Flack turned and was suddenly confronted by two deep brown eyes that told such a story. One of pain and fear and if he wasn't too mistaken, loss.

"Aiden, I need you to throw me a bone here. What do you want?" Flack asked wearily.

"I need your help," she asked worriedly.

"Help? After what you did?" Flack laughed. "You walk back into my life after seven years and you expect me to help you? Why should I?"

"Because you're a friend, Flack," she said sincerely. And the hand that was still holding his wrist gently grazed bare skin under his coat sleeve.

"If I was a friend you'd have told me what was going on. That you were alive," Flack replied and pulled his arm away.

"Then help me because it's the right thing to do," she pleaded.

"What do you even want me to do?" Flack asked.

"The evidence they're collecting... I need you to destroy it. I can't have anyone finding out who my informant is," she replied, watching him carefully.

"What?" Flack shouted. "What the fuck, Aiden? You want me to destroy evidence. No way. Absolutely no way."

"Please," she begged. "They can't know who he is or that I saw him last night."

"It's not my problem," Flack yelled. "And destroying evidence is more than my job's worth. How do I even know I can trust you?"

"Because it's me...it's Aiden," she excused.

"What, the woman who I thought was dead for the last seven years? Who suddenly reappears with some cock and bull story about the FBI and a secret undercover mission. You could be working for anyone for all I know. How do I know it wasn't you who killed him and now you're just getting me to help you cover it up?"
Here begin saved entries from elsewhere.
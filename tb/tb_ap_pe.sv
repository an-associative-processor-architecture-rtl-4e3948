// tb_ap_pe - self-checking test of one elementary processor.
// Part 1: bit-serial arithmetic. Random 8-bit operands are streamed LSB
// first through the read stage and the ALU stage: A + X, A - X with the
// comparison result moved into the status flag, and a memory-memory B + A
// through the operand latch. The output-buffer bits are collected and compared
// with integer results; the data rate is one result bit per ALU cycle.
// Part 2: random instruction streams compared cycle by cycle with a reference
// model of the EP's registers (input buffer, carry, latch, status, output
// buffer), including conditional execution on an inactive EP.
module tb_ap_pe;
  import ap_pkg::*;

  logic    clk = 0, rst_n = 0;
  logic    rd_en, mem_bit, first, ext_any;
  ep_ctl_t ctl;
  logic    status, ob, ob_vld, ext_cand;
  int checks = 0, failures = 0;

  ap_pe dut (.*);

  always #5 clk = ~clk;

  initial begin
    repeat (200000) @(posedge clk);
    failures++;
    $display("TB_RESULT checks=%0d failures=%0d", checks, failures);
    $finish;
  end

  task automatic check(string what, int got, int exp);
    checks++;
    if (got != exp) begin
      failures++;
      $display("FAIL %s got=%0d exp=%0d", what, got, exp);
    end
  endtask

  // One clock: read stage gets (rd, mbit), ALU stage gets c.
  task automatic step(logic rd, logic mbit, ep_ctl_t c);
    @(negedge clk);
    rd_en = rd; mem_bit = mbit; ctl = c;
    @(posedge clk); #1;
  endtask

  function automatic ep_ctl_t mk(ep_op_e op, logic cond, cin_e cin, logic d);
    return '{op: op, cond: cond, cin: cin, d: d};
  endfunction

  initial begin
    rd_en = 0; mem_bit = 0; first = 0; ext_any = 0; ctl = CTL_NOP;
    #12 rst_n = 1;

    // ---------------- Part 1: bit-serial arithmetic ----------------
    for (int t = 0; t < 60; t++) begin
      logic [7:0] a, b, x, res;
      a = 8'($urandom); b = 8'($urandom); x = 8'($urandom);
      step(1, 0, mk(OP_S_SETD, 0, CIN_KEEP, 1));   // activate
      // A + X: read bit i while adding bit i-1
      res = '0;
      for (int i = 0; i <= 8; i++) begin
        step(i < 8, i < 8 ? a[i] : 1'b0,
             i == 0 ? CTL_NOP : mk(OP_ADDD, 1, i == 1 ? CIN_ZERO : CIN_KEEP, x[i-1]));
        if (i > 0) begin res[i-1] = ob; check("ob_vld add", ob_vld, 1); end
      end
      check("A+X", res, 8'(a + x));
      // A - X, then S = no-borrow (A >= X)
      for (int i = 0; i <= 8; i++) begin
        step(i < 8, i < 8 ? a[i] : 1'b0,
             i == 0 ? CTL_NOP : mk(OP_SUBD, 0, i == 1 ? CIN_ONE : CIN_KEEP, x[i-1]));
        if (i > 0) res[i-1] = ob;
      end
      check("A-X", res, 8'(a - x));
      step(0, 0, mk(OP_S_CARRY, 0, CIN_KEEP, 0));
      check("A>=X", status, a >= x);
      // B + A: latch A bit, then add B bit
      step(0, 0, mk(OP_S_SETD, 0, CIN_KEEP, 1));
      step(1, a[0], CTL_NOP);
      for (int i = 0; i < 8; i++) begin
        step(1, b[i], mk(OP_LATCH, 0, CIN_KEEP, 0));
        step(i < 7, i < 7 ? a[i+1] : 1'b0, mk(OP_ADDR, 0, i == 0 ? CIN_ZERO : CIN_KEEP, 0));
        res[i] = ob;
      end
      check("B+A", res, 8'(a + b));
    end

    // ---------------- Part 2: random streams against a model ----------------
    begin
      ep_op_e ops[$] = '{OP_NOP, OP_MOV, OP_SETD, OP_NOT, OP_AND, OP_OR, OP_XOR, OP_STS,
                         OP_LATCH, OP_ADDD, OP_SUBD, OP_RSUBD, OP_ADDR, OP_SUBR, OP_RSUBR,
                         OP_S_SETD, OP_S_LDM, OP_S_MATCH, OP_S_ORM, OP_S_CARRY, OP_S_ANDC,
                         OP_S_NOT, OP_S_FIRST, OP_S_EXTR};
      bit mib, mc, mr, ms, mob, mvld;
      step(0, 0, CTL_NOP);
      mib = dut.ib; mc = dut.c; mr = dut.r; ms = status; mob = ob; mvld = ob_vld;
      for (int i = 0; i < 5000; i++) begin
        ep_ctl_t c;
        bit rd, mb, ex, ci, a, b, s_n;
        int tot;
        c  = mk(ops[$urandom_range(ops.size()-1)], $urandom_range(1),
                cin_e'($urandom_range(2)), $urandom_range(1));
        rd = $urandom_range(1); mb = $urandom_range(1);
        @(negedge clk);
        rd_en = rd; mem_bit = mb; ctl = c;
        first = $urandom_range(1); ext_any = $urandom_range(1);
        #1;
        check("ext_cand", ext_cand, ms && (mib == c.d));
        // model
        ex  = !c.cond || ms;
        ci  = (c.cin == CIN_ZERO) ? 0 : (c.cin == CIN_ONE) ? 1 : mc;
        a = 0; b = 0;
        case (c.op)
          OP_ADDD: begin a = mib; b = c.d; end
          OP_SUBD: begin a = mib; b = !c.d; end
          OP_RSUBD: begin a = !mib; b = c.d; end
          OP_ADDR: begin a = mib; b = mr; end
          OP_SUBR: begin a = mib; b = !mr; end
          OP_RSUBR: begin a = !mib; b = mr; end
          default: ;
        endcase
        tot = a + b + ci;
        s_n = ms;
        case (c.op)
          OP_S_SETD: s_n = c.d;
          OP_S_LDM: s_n = mib;
          OP_S_MATCH: s_n = ms && (mib == c.d);
          OP_S_ORM: s_n = ms || mib;
          OP_S_CARRY: s_n = mc != c.d;
          OP_S_ANDC: s_n = ms && (mc != c.d);
          OP_S_NOT: s_n = !ms;
          OP_S_FIRST: s_n = first;
          OP_S_EXTR: if (ext_any) s_n = ms && (mib == c.d);
          default: ;
        endcase
        mvld = 0;
        if (ex) begin
          case (c.op)
            OP_MOV: begin mob = mib; mvld = 1; end
            OP_SETD: begin mob = c.d; mvld = 1; end
            OP_NOT: begin mob = !mib; mvld = 1; end
            OP_AND: begin mob = mib && mr; mvld = 1; end
            OP_OR: begin mob = mib || mr; mvld = 1; end
            OP_XOR: begin mob = mib != mr; mvld = 1; end
            OP_STS: begin mob = ms; mvld = 1; end
            OP_LATCH: mr = mib;
            OP_ADDD, OP_SUBD, OP_RSUBD, OP_ADDR, OP_SUBR, OP_RSUBR:
              begin mob = tot[0]; mc = tot[1]; mvld = 1; end
            default: ;
          endcase
          ms = s_n;
        end
        if (rd) mib = mb;
        @(posedge clk); #1;
        check("status", status, ms);
        check("ob_vld", ob_vld, mvld);
        if (mvld) check("ob", ob, mob);
      end
    end
    $display("TB_RESULT checks=%0d failures=%0d", checks, failures);
    $finish;
  end
endmodule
"Because you know me better than that, Flack!" she shouted.

"I don't know you at all," Flack replied angrily. "The woman I knew died seven years ago. You...you're an apparition that shouldn't even exist."

Aiden stared at him in shock and once more a look of fear passed across her face. Flack still didn't understand what it meant.

"I was just trying to protect you by not telling you," she finally sighed, exhausted by their arguing.

"Protect me?" Flack sniggered. "I don't need protecting. And is that why you now want to get me involved?"

"Flack, you don't understand. If they know I was seeing him, getting information..."

"Who's they?" Flack ground out once again.

"I can't tell you," she said sorrowfully.

"Then I can't help you," Flack replied and turned from the alley. This was hopeless and they were just going round in circles.

He reached the mouth of the alley and looked back at her, her eyes still pleading with him and tugging at his heart. He sighed wearily and scratched at his head.

"I'm sorry, Aiden."

And then he walked back out into the street and disappeared amongst the people. He didn't look back, didn't know if she was watching him or not. His heart ached like it was in hell and that a stake was being repeatedly driven into it. But then he wasn't in hell, he hadn't quite descended that far yet. No, he was in purgatory, living an eternity of not knowing whether he was to be damned to hell or heaven. And that was worse.